Beban Ekonomi Akibat TBC yang Kualami
Beban Ekonomi Akibat TBC yang Kualami
Sedih dan bingung, itulah yang sedang saya rasakan akhir-akhir ini. Bagaimana tidak? Kondisi bapak saya semakin hari semakin lemah karena MDR TB yang dideritanya. Memang awalnya kami tidak khawatir soal biaya pengobatan TB-nya selama ini karena masih ditanggung pemerintah dengan jamkesda. Selama setahun berobat ternyata kondisi bapak saya belum ada perubahan. Entah ini karena pengobatan TB yang kurang tepat, pernah putus obat, atau memang penyakitnya sudah menjalar ke bagian lain.
Beliau sering mengeluh sesak nafas, kelelahan, dan kurang nafsu makan. Nafasnya sering terdengar ngos-ngosan di pagi hari ketika udara dingin. Semakin hari berat badan bapak saya menurun hingga 33 kg di usianya 79 tahun. Menurut artikel yang saya baca penurunan berat badan ini dikarenakan adanya bakteri TB yang berkembang dalam tubuhnya.

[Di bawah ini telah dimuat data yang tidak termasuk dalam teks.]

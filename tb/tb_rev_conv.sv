// tb_rev_conv: checks the reverse converter for n = 8 and n = 4.
//
// A signed value X is drawn from the full range -M/2 .. M/2-1, its three
// residues are computed with integers and applied; one clock later y must
// equal X and out_valid must be high (one-cycle latency). The ends of the
// range, zero and -1 are included; for n = 4 the whole range is swept.
module tb_rev_conv;
  localparam longint M8 = 255 * 256 * 257;
  localparam longint M4 = 15 * 16 * 17;
  logic clk = 1'b0, rst_n = 1'b0, vin = 1'b0;
  logic [7:0] r1, r0;
  logic [8:0] r3;
  logic [3:0] s1, s0;
  logic [4:0] s3;
  logic vo8, vo4;
  logic signed [23:0] y8;
  logic signed [11:0] y4;
  int checks = 0, failures = 0;

  rev_conv #(.N(8)) dut8 (.clk, .rst_n, .in_valid(vin), .r1(r1), .r0(r0), .r3(r3), .out_valid(vo8), .y(y8));
  rev_conv #(.N(4)) dut4 (.clk, .rst_n, .in_valid(vin), .r1(s1), .r0(s0), .r3(s3), .out_valid(vo4), .y(y4));

  always #5 clk = ~clk;

  function automatic longint res(input longint v, input longint m);
    return ((v % m) + m) % m;
  endfunction

  task automatic apply(input longint x8, input longint x4);
    @(negedge clk);
    vin = 1'b1;
    r1 = 8'(res(x8, 255)); r0 = 8'(res(x8, 256)); r3 = 9'(res(x8, 257));
    s1 = 4'(res(x4, 15));  s0 = 4'(res(x4, 16));  s3 = 5'(res(x4, 17));
    @(posedge clk);
    #1;
    checks += 2;
    if (!vo8 || longint'(y8) != x8) begin
      failures++;
      if (failures < 20) $display("n=8: X=%0d got %0d valid=%b", x8, y8, vo8);
    end
    if (!vo4 || longint'(y4) != x4) begin
      failures++;
      if (failures < 20) $display("n=4: X=%0d got %0d valid=%b", x4, y4, vo4);
    end
  endtask

  initial begin
    #100_000_000;
    failures++;
    $display("TB_RESULT checks=%0d failures=%0d", checks, failures);
    $finish;
  end

  initial begin
    r1 = '0; r0 = '0; r3 = '0; s1 = '0; s0 = '0; s3 = '0;
    repeat (2) @(posedge clk);
    rst_n = 1'b1;
    apply(0, 0);
    apply(-1, -1);
    apply(-M8 / 2, -M4 / 2);
    apply(M8 / 2 - 1, M4 / 2 - 1);
    for (longint i = -M4 / 2; i < M4 / 2; i++)
      apply((longint'($urandom) % M8) - M8 / 2, i);
    for (int i = 0; i < 20000; i++)
      apply((longint'($urandom) % M8) - M8 / 2, (longint'($urandom) % M4) - M4 / 2);
    // valid must drop one clock after in_valid drops
    @(negedge clk);
    vin = 1'b0;
    @(posedge clk);
    #1;
    checks++;
    if (vo8 || vo4) begin
      failures++;
      $display("out_valid did not follow in_valid");
    end
    $display("TB_RESULT checks=%0d failures=%0d", checks, failures);
    $finish;
  end
endmodule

Kesalahan terbesar saya adalah lupa memeriksakan bapak saya kembali untuk mengecek apakah paru-paru bapak sudah bersih dari kuman TB atau belum setelah mengonsumsi OAT selama setahun. Mendengar bapak sering mengeluh sesak nafas lagi, saya kembali memeriksakan beliau ke dokter yang menangani di rumah sakit umum setempat.
Dokter kami merujuk bapak untuk tes kebal obat di Solo tetapi karena dahak bapak saya tidak bisa keluar kami pun disuruh pulang kembali ke Blora untuk periksa dahak terlebih dahulu sebelum dibawa kesana lagi. Di Blora pun dahaknya susah keluar meski sudah diberi obat ambroxol dan OBH dari puskesmas. Kami kembali lagi ke rumah sakit dan dokter akhirnya merujuk ke dokter swasta saja di Semarang supaya bisa langsung diambil tindakan lebih cepat dan tidak ribet dengan prosedur.

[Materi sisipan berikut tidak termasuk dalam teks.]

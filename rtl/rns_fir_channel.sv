// rns_fir_channel: transposed direct-form FIR filter on the residues of one modulus.
//
// With coefficients h[0..TAPS-1] the filter computes
//   y[n] = | sum_i h[i] * x[n-i] |  modulo m,   m in {2^n-1, 2^n, 2^n+1}.
// In the transposed form every tap multiplies the current input residue by
// its coefficient and adds the result to the partial sum held by the next
// tap's register: z[i] <= h[i]*x + z[i+1], z[TAPS-1] <= h[TAPS-1]*x. The
// output is z[0]. Each register-to-register path is one modular multiplier
// and one modular adder, independent of the number of taps.
// The modulus decides the arithmetic:
//   CH_M1 (2^n-1): mod_mul_m1 high-radix multiplier, ppa_adder with end-around carry;
//   CH_M0 (2^n):   mod_mul_2n shift-and-add multiplier, ppa_adder without carry out;
//   CH_P1 (2^n+1): mod_mul_p1 multiplier, mod_add_p1 adder (residues n+1 bits).
// Reconfiguration: the coefficient residues sit in a register file that is
// written one tap at a time (coef_we, coef_addr, coef); a write takes effect
// for the next sample. Partial sums already in the tap registers keep the
// products formed with the old coefficients, so for TAPS-1 samples after a
// change the output mixes old and new coefficients, as any transposed-form
// filter does. Reset clears coefficients and partial sums.
//
// Timing: one sample per clock when en is high; y[n] is in y on the clock
// edge that takes x[n] (one cycle latency). With en low the filter holds.
// The transposed direct form and the per-modulus adders and multipliers
// follow the described filter; the coefficient register file and its write
// port are this design's own form of the reconfiguration.
module rns_fir_channel
  import rrns_pkg::*;
#(
  parameter ch_kind_e    KIND = CH_M1,
  parameter int unsigned N    = 8,
  parameter int unsigned TAPS = 64,
  localparam int unsigned RW  = (KIND == CH_P1) ? N + 1 : N,
  localparam int unsigned AW  = (TAPS > 1) ? $clog2(TAPS) : 1
) (
  input  logic          clk,
  input  logic          rst_n,
  input  logic          en,
  input  logic [RW-1:0] x,
  input  logic          coef_we,
  input  logic [AW-1:0] coef_addr,
  input  logic [RW-1:0] coef,
  output logic [RW-1:0] y
);
  logic [RW-1:0] h    [TAPS];
  logic [RW-1:0] z    [TAPS+1];
  logic [RW-1:0] prod [TAPS];
  logic [RW-1:0] sum  [TAPS];

  assign z[TAPS] = '0;

  for (genvar i = 0; i < TAPS; i++) begin : g_tap
    if (KIND == CH_M1) begin : g_m1
      mod_mul_m1 #(.N(N))            u_mul (.a_in(h[i]), .b_in(x), .p(prod[i]));
      ppa_adder  #(.N(N), .EAC(1'b1)) u_add (.a(prod[i]), .b(z[i+1]), .s(sum[i]));
    end else if (KIND == CH_M0) begin : g_m0
      mod_mul_2n #(.N(N))            u_mul (.a(h[i]), .b(x), .p(prod[i]));
      ppa_adder  #(.N(N), .EAC(1'b0)) u_add (.a(prod[i]), .b(z[i+1]), .s(sum[i]));
    end else begin : g_p1
      mod_mul_p1 #(.N(N)) u_mul (.a(h[i]), .b(x), .p(prod[i]));
      mod_add_p1 #(.N(N)) u_add (.a(prod[i]), .b(z[i+1]), .s(sum[i]));
    end

    always_ff @(posedge clk) begin
      if (!rst_n) begin
        z[i] <= '0;
        h[i] <= '0;
      end else begin
        if (en) z[i] <= sum[i];
        if (coef_we && coef_addr == AW'(i)) h[i] <= coef;
      end
    end
  end

  assign y = z[0];

endmodule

Setelah berkonsultasi, kecemasan saya timbul saat dokter menyarankan bapak saya untuk menjalani CT Scan paru dengan kontras. Dokter ingin memastikan apakah dengan hasil rontgen bapak saya ini memang karena cenderung TB, bekas TB, atau ada keganasan. Sedangkan untuk menjalani CT Scan ini ternyata kami harus menanggung biaya sendiri. Tak hanya beban ekonomi yang berat yang kami rasakan, tetapi juga beban mental. Kami mengupayakan untuk mengurus BPJS juga tetapi itu tidak membantu, karena meskipun kami menggunakan BPJS masih perlu nombok lagi untuk menjalani CT Scan paru.

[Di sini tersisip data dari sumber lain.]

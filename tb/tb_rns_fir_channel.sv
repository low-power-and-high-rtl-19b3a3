// tb_rns_fir_channel: checks the transposed-form residue FIR channels.
//
// Four channels with n = 8: modulo 255, 256 and 257 with 8 taps, and
// modulo 255 with the default 64 taps. Random input residues are fed with
// random gaps (en low) and the coefficient registers are rewritten part way
// through. An integer reference runs the same transposed recurrence,
// z[i] = (h[i]*x + z[i+1]) mod m, so that the samples right after a
// coefficient change (whose partial sums mix old and new coefficients) are
// predicted too; between changes this equals sum h[i]*x[n-i] mod m. The
// output is compared one clock after every accepted sample (one-cycle
// latency) and must hold during gaps.
module tb_rns_fir_channel;
  import rrns_pkg::*;
  localparam int T = 8;
  localparam int TL = 64;
  logic clk = 1'b0, rst_n = 1'b0, en = 1'b0, we = 1'b0;
  logic [5:0] addr;
  logic [7:0] x1, x0, xl, h1, h0, hl, y1, y0, yl;
  logic [8:0] x3, h3, y3;
  logic we_s;
  int checks = 0, failures = 0;

  assign we_s = we && (addr < 6'(T));
  int gaps = 0, reconfigs = 0;

  rns_fir_channel #(.KIND(CH_M1), .N(8), .TAPS(T)) d1 (.clk, .rst_n, .en, .x(x1),
    .coef_we(we_s), .coef_addr(addr[2:0]), .coef(h1), .y(y1));
  rns_fir_channel #(.KIND(CH_M0), .N(8), .TAPS(T)) d0 (.clk, .rst_n, .en, .x(x0),
    .coef_we(we_s), .coef_addr(addr[2:0]), .coef(h0), .y(y0));
  rns_fir_channel #(.KIND(CH_P1), .N(8), .TAPS(T)) d3 (.clk, .rst_n, .en, .x(x3),
    .coef_we(we_s), .coef_addr(addr[2:0]), .coef(h3), .y(y3));
  rns_fir_channel #(.KIND(CH_M1), .N(8)) dl (.clk, .rst_n, .en, .x(xl),
    .coef_we(we), .coef_addr(addr), .coef(hl), .y(yl));

  always #5 clk = ~clk;

  int c1[T], c0[T], c3[T], cl[TL];
  // reference partial sums of the transposed form, z[T] / z[TL] stay 0
  int z1[T+1], z0[T+1], z3[T+1], zl[TL+1];

  // z[i] <= (h[i]*x + z[i+1]) mod m, worked out with integers
  task automatic step8(inout int z[T+1], input int c[T], input int x, input int m);
    for (int i = 0; i < T; i++) z[i] = int'((longint'(c[i]) * longint'(x) + longint'(z[i+1])) % longint'(m));
  endtask

  task automatic step64(inout int z[TL+1], input int c[TL], input int x, input int m);
    for (int i = 0; i < TL; i++) z[i] = int'((longint'(c[i]) * longint'(x) + longint'(z[i+1])) % longint'(m));
  endtask

  task automatic compare(input int e1, input int e0, input int e3, input int el);
    checks += 4;
    if (int'(y1) != e1) begin failures++; if (failures < 20) $display("m1 got %0d exp %0d", y1, e1); end
    if (int'(y0) != e0) begin failures++; if (failures < 20) $display("m0 got %0d exp %0d", y0, e0); end
    if (int'(y3) != e3) begin failures++; if (failures < 20) $display("p1 got %0d exp %0d", y3, e3); end
    if (int'(yl) != el) begin failures++; if (failures < 20) $display("64 got %0d exp %0d", yl, el); end
  endtask

  task automatic write_coefs();
    for (int i = 0; i < TL; i++) begin
      @(negedge clk);
      en = 1'b0;
      we = 1'b1;
      addr = 6'(i);
      hl = 8'($urandom % 255);
      cl[i] = int'(hl);
      if (i < T) begin
        h1 = 8'($urandom % 255); c1[i] = int'(h1);
        h0 = 8'($urandom);       c0[i] = int'(h0);
        h3 = 9'($urandom % 257); c3[i] = int'(h3);
      end
    end
    @(negedge clk);
    we = 1'b0;
    reconfigs++;
  endtask

  initial begin
    #50_000_000;
    failures++;
    $display("TB_RESULT checks=%0d failures=%0d", checks, failures);
    $finish;
  end

  initial begin
    x1 = '0; x0 = '0; x3 = '0; xl = '0; h1 = '0; h0 = '0; h3 = '0; hl = '0; addr = '0;
    for (int i = 0; i <= T; i++) begin z1[i] = 0; z0[i] = 0; z3[i] = 0; end
    for (int i = 0; i <= TL; i++) zl[i] = 0;
    repeat (3) @(posedge clk);
    rst_n = 1'b1;
    for (int phase = 0; phase < 3; phase++) begin
      write_coefs();
      for (int k = 0; k < 400; k++) begin
        @(negedge clk);
        en = ($urandom % 4) != 0;
        x1 = 8'($urandom % 255); x0 = 8'($urandom); x3 = 9'($urandom % 257); xl = 8'($urandom % 255);
        if (en) begin
          step8(z1, c1, int'(x1), 255);
          step8(z0, c0, int'(x0), 256);
          step8(z3, c3, int'(x3), 257);
          step64(zl, cl, int'(xl), 255);
        end else gaps++;
        @(posedge clk);
        #1;
        compare(z1[0], z0[0], z3[0], zl[0]);
      end
    end
    checks++;
    if (gaps == 0 || reconfigs < 2) begin
      failures++;
      $display("gaps=%0d reconfigs=%0d: mechanism not exercised", gaps, reconfigs);
    end
    $display("gaps=%0d reconfigs=%0d", gaps, reconfigs);
    $display("TB_RESULT checks=%0d failures=%0d", checks, failures);
    $finish;
  end
endmodule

Saya mulai berpikir, andaikan kami bisa menjalani CT Scan pun dan jika ternyata memang benar adanya keganasan tersebut, pengobatan akan terus diperlukan sedangkan biaya pun makin bertambah. Kami harus memikirkan biaya transportasi pulang pergi ke rumah sakit di luar kota dan juga memikirkan biaya konsultasi dokternya dan belum lagi biaya-biaya lainnya yang tidak bisa kami bayangkan bagaimana cara kami membayar semua biaya ini? Tak hanya waktu yang tersita, tetapi tenaga, pikiran, dan uang pun terkuras.
Saya juga harus meninggalkan pekerjaan saya demi menemani bapak bolak-balik berobat ke luar kota dan itu artinya tidak ada pemasukan. Akhirnya saya harus berhutang kesana-kemari untuk membayar biaya pengobatan TB bapak diluar pengcoveran BPJS. Beban ekonomi akibat TB sangat kami rasakan dalam keluarga kami.
Oleh sebab itu alangkah lebih baiknya mencegah atau mendeteksi TB sejak dini dan langsung memeriksakan diri ke dokter ketika kita terinfeksi TB dengan gejala batuk lebih dari 2 minggu, demam, keringat dingin di malam hari, dan nafsu makan berkurang hingga mengakibatkan penurunan berat badan. Hal ini dimaksudkan agar beban biaya pengobatannya tidak terlalu besar seperti pengalaman yang saya alami ini.